▸ **Collected data**:
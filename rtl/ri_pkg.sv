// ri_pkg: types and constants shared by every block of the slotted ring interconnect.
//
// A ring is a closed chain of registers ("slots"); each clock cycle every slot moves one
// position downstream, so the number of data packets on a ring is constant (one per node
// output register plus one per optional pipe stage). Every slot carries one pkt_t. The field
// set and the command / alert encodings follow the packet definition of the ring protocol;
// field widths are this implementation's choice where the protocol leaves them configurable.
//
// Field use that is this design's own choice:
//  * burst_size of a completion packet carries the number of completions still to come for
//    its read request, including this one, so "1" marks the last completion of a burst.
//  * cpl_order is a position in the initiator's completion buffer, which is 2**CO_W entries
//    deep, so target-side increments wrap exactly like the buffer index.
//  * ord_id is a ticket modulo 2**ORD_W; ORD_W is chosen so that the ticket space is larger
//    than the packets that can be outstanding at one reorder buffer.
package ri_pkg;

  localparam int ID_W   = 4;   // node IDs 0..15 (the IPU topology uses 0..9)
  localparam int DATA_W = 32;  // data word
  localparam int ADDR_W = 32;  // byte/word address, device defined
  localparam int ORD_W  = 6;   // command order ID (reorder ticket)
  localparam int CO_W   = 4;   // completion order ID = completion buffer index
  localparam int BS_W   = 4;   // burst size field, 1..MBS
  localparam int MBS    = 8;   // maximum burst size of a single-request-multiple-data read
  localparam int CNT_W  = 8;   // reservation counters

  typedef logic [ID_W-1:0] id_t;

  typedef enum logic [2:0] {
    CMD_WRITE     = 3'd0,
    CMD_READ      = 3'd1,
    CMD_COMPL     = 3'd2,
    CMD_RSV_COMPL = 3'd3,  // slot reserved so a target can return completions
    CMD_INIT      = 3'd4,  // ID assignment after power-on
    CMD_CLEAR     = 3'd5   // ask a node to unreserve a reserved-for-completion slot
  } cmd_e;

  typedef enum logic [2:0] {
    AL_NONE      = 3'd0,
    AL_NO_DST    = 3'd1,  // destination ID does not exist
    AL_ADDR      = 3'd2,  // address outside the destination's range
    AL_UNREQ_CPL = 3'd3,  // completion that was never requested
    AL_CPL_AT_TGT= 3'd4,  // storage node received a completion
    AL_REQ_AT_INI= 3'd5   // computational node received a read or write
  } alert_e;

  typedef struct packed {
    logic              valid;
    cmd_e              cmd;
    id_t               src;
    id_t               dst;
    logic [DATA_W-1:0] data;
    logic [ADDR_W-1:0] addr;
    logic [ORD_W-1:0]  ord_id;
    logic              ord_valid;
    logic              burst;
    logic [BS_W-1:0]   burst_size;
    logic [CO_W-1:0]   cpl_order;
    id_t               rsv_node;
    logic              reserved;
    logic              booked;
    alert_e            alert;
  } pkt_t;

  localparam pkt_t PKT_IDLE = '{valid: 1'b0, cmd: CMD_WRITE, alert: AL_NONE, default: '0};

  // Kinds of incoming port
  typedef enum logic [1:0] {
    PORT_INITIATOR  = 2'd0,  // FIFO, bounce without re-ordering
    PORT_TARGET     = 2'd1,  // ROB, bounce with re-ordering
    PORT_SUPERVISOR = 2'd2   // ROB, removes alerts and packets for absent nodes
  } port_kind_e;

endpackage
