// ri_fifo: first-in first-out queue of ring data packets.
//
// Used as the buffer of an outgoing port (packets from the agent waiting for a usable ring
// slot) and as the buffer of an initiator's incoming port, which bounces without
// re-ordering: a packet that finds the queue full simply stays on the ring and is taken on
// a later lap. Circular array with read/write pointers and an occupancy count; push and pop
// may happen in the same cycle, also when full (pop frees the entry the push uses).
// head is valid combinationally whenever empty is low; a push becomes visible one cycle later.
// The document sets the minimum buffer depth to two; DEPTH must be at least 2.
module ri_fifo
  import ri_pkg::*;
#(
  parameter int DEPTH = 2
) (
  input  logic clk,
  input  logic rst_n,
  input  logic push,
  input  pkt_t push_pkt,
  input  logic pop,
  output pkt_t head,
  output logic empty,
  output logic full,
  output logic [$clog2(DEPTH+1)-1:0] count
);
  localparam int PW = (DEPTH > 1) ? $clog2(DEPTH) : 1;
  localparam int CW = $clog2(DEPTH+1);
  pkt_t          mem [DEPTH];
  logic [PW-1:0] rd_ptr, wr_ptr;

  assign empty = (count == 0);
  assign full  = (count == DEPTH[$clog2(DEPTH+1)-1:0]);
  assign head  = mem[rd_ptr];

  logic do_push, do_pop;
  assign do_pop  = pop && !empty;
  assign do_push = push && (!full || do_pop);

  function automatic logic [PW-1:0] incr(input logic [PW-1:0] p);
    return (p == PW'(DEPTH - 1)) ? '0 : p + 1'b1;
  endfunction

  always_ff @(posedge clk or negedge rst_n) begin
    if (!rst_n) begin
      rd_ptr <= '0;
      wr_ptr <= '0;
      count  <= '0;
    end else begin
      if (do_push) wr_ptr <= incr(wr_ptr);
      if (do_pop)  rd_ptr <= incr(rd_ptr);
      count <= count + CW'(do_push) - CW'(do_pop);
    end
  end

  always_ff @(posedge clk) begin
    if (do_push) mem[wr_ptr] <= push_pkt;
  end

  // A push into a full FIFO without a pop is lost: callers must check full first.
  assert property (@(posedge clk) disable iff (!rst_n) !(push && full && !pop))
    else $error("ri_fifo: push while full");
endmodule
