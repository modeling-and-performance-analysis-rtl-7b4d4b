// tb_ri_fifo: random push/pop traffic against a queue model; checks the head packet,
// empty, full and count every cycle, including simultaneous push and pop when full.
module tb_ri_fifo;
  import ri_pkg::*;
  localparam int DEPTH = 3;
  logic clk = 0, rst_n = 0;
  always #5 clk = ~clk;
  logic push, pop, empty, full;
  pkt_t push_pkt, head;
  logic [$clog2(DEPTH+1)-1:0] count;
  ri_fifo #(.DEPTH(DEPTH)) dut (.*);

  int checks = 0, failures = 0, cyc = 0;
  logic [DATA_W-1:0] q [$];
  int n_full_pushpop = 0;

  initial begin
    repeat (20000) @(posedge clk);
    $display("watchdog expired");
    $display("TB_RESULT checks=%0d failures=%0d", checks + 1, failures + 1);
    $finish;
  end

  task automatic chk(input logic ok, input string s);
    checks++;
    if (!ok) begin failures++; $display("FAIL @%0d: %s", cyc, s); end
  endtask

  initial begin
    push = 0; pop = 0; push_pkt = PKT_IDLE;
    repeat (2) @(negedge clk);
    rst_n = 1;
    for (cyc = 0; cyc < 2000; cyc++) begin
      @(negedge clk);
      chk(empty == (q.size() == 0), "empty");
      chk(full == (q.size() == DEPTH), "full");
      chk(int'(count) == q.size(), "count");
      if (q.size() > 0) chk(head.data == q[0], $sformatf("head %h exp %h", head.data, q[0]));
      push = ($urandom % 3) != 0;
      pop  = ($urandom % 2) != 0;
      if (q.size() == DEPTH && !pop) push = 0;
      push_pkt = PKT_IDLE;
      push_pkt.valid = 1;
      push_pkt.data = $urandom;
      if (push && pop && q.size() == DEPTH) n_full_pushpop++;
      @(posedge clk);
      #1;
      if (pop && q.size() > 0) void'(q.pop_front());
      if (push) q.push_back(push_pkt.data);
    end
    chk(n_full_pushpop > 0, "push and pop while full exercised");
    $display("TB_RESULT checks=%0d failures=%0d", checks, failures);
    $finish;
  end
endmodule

▸ **Exercise details**:
Return all the lines above exactly as given.

▸ **Result for this exercise**:
filename rtl/ri_pkg.sv
// ri_pkg: types and constants shared by every block of the slotted ring interconnect.
//
// A ring is a closed chain of registers ("slots"); each clock cycle every slot moves one
// position downstream, so the number of data packets on a ring is constant (one per node
// output register plus one per optional pipe stage). Every slot carries one pkt_t. The field
// set and the command / alert encodings follow the packet definition of the ring protocol;
// field widths are this implementation's choice where the protocol leaves them configurable.
//
// Field use that is this design's own choice:
//  * burst_size of a completion packet carries the number of completions still to come for
//    its read request, including this one, so "1" marks the last completion of a burst.
//  * cpl_order is a position in the initiator's completion buffer, which is 2**CO_W entries
//    deep, so target-side increments wrap exactly like the buffer index.
//  * ord_id is a ticket modulo 2**ORD_W; ORD_W is chosen so that the ticket space is larger
//    than the packets that can be outstanding at one reorder buffer.
package ri_pkg;

  localparam int ID_W   = 4;   // node IDs 0..15 (the IPU topology uses 0..9)
  localparam int DATA_W = 32;  // data word
  localparam int ADDR_W = 32;  // byte/word address, device defined
  localparam int ORD_W  = 6;   // command order ID (reorder ticket)
  localparam int CO_W   = 4;   // completion order ID = completion buffer index
  localparam int BS_W   = 4;   // burst size field, 1..MBS
  localparam int MBS    = 8;   // maximum burst size of a single-request-multiple-data read
  localparam int CNT_W  = 8;   // reservation counters

  typedef logic [ID_W-1:0] id_t;

  typedef enum logic [2:0] {
    CMD_WRITE     = 3'd0,
    CMD_READ      = 3'd1,
    CMD_COMPL     = 3'd2,
    CMD_RSV_COMPL = 3'd3,  // slot reserved so a target can return completions
    CMD_INIT      = 3'd4,  // ID assignment after power-on
    CMD_CLEAR     = 3'd5   // ask a node to unreserve a reserved-for-completion slot
  } cmd_e;

  typedef enum logic [2:0] {
    AL_NONE      = 3'd0,
    AL_NO_DST    = 3'd1,  // destination ID does not exist
    AL_ADDR      = 3'd2,  // address outside the destination's range
    AL_UNREQ_CPL = 3'd3,  // completion that was never requested
    AL_CPL_AT_TGT= 3'd4,  // storage node received a completion
    AL_REQ_AT_INI= 3'd5   // computational node received a read or write
  } alert_e;

  typedef struct packed {
    logic              valid;
    cmd_e              cmd;
    id_t               src;
    id_t               dst;
    logic [DATA_W-1:0] data;
    logic [ADDR_W-1:0] addr;
    logic [ORD_W-1:0]  ord_id;
    logic              ord_valid;
    logic              burst;
    logic [BS_W-1:0]   burst_size;
    logic [CO_W-1:0]   cpl_order;
    id_t               rsv_node;
    logic              reserved;
    logic              booked;
    alert_e            alert;
  } pkt_t;

  localparam pkt_t PKT_IDLE = '{valid: 1'b0, cmd: CMD_WRITE, alert: AL_NONE, default: '0};

  // Kinds of incoming port
  typedef enum logic [1:0] {
    PORT_INITIATOR  = 2'd0,  // FIFO, bounce without re-ordering
    PORT_TARGET     = 2'd1,  // ROB, bounce with re-ordering
    PORT_SUPERVISOR = 2'd2   // ROB, removes alerts and packets for absent nodes
  } port_kind_e;

endpackage
// ri_fifo: first-in first-out queue of ring data packets.
//
// Used as the buffer of an outgoing port (packets from the agent waiting for a usable ring
// slot) and as the buffer of an initiator's incoming port, which bounces without
// re-ordering: a packet that finds the queue full simply stays on the ring and is taken on
// a later lap. Circular array with read/write pointers and an occupancy count; push and pop
// may happen in the same cycle, also when full (pop frees the entry the push uses).
// head is valid combinationally whenever empty is low; a push becomes visible one cycle later.
// The document sets the minimum buffer depth to two; DEPTH must be at least 2.
module ri_fifo
  import ri_pkg::*;
#(
  parameter int DEPTH = 2
) (
  input  logic clk,
  input  logic rst_n,
  input  logic push,
  input  pkt_t push_pkt,
  input  logic pop,
  output pkt_t head,
  output logic empty,
  output logic full,
  output logic [$clog2(DEPTH+1)-1:0] count
);
  localparam int PW = (DEPTH > 1) ? $clog2(DEPTH) : 1;
  localparam int CW = $clog2(DEPTH+1);
  pkt_t          mem [DEPTH];
  logic [PW-1:0] rd_ptr, wr_ptr;

  assign empty = (count == 0);
  assign full  = (count == DEPTH[$clog2(DEPTH+1)-1:0]);
  assign head  = mem[rd_ptr];

  logic do_push, do_pop;
  assign do_pop  = pop && !empty;
  assign do_push = push && (!full || do_pop);

  function automatic logic [PW-1:0] incr(input logic [PW-1:0] p);
    return (p == PW'(DEPTH - 1)) ? '0 : p + 1'b1;
  endfunction

  always_ff @(posedge clk or negedge rst_n) begin
    if (!rst_n) begin
      rd_ptr <= '0;
      wr_ptr <= '0;
      count  <= '0;
    end else begin
      if (do_push) wr_ptr <= incr(wr_ptr);
      if (do_pop)  rd_ptr <= incr(rd_ptr);
      count <= count + CW'(do_push) - CW'(do_pop);
    end
  end

  always_ff @(posedge clk) begin
    if (do_push) mem[wr_ptr] <= push_pkt;
  end

  // A push into a full FIFO without a pop is lost: callers must check full first.
  assert property (@(posedge clk) disable iff (!rst_n) !(push && full && !pop))
    else $error("ri_fifo: push while full");
endmodule
repository modeling-and-performance-analysis-rtl-7b4d4b
// tb_ri_fifo: random push/pop traffic against a queue model; checks the head packet,
// empty, full and count every cycle, including simultaneous push and pop when full.
module tb_ri_fifo;
  import ri_pkg::*;
  localparam int DEPTH = 3;
  logic clk = 0, rst_n = 0;
  always #5 clk = ~clk;
  logic push, pop, empty, full;
  pkt_t push_pkt, head;
  logic [$clog2(DEPTH+1)-1:0] count;
  ri_fifo #(.DEPTH(DEPTH)) dut (.*);

  int checks = 0, failures = 0, cyc = 0;
  logic [DATA_W-1:0] q [$];
  int n_full_pushpop = 0;

  initial begin
    repeat (20000) @(posedge clk);
    $display("watchdog expired");
    $display("TB_RESULT checks=%0d failures=%0d", checks + 1, failures + 1);
    $finish;
  end

  task automatic chk(input logic ok, input string s);
    checks++;
    if (!ok) begin failures++; $display("FAIL @%0d: %s", cyc, s); end
  endtask

  initial begin
    push = 0; pop = 0; push_pkt = PKT_IDLE;
    repeat (2) @(negedge clk);
    rst_n = 1;
    for (cyc = 0; cyc < 2000; cyc++) begin
      @(negedge clk);
      chk(empty == (q.size() == 0), "empty");
      chk(full == (q.size() == DEPTH), "full");
      chk(int'(count) == q.size(), "count");
      if (q.size() > 0) chk(head.data == q[0], $sformatf("head %h exp %h", head.data, q[0]));
      push = ($urandom % 3) != 0;
      pop  = ($urandom % 2) != 0;
      if (q.size() == DEPTH && !pop) push = 0;
      push_pkt = PKT_IDLE;
      push_pkt.valid = 1;
      push_pkt.data = $urandom;
      if (push && pop && q.size() == DEPTH) n_full_pushpop++;
      @(posedge clk);
      #1;
      if (pop && q.size() > 0) void'(q.pop_front());
      if (push) q.push_back(push_pkt.data);
    end
    chk(n_full_pushpop > 0, "push and pop while full exercised");
    $display("TB_RESULT checks=%0d failures=%0d", checks, failures);
    $finish;
  end
endmodule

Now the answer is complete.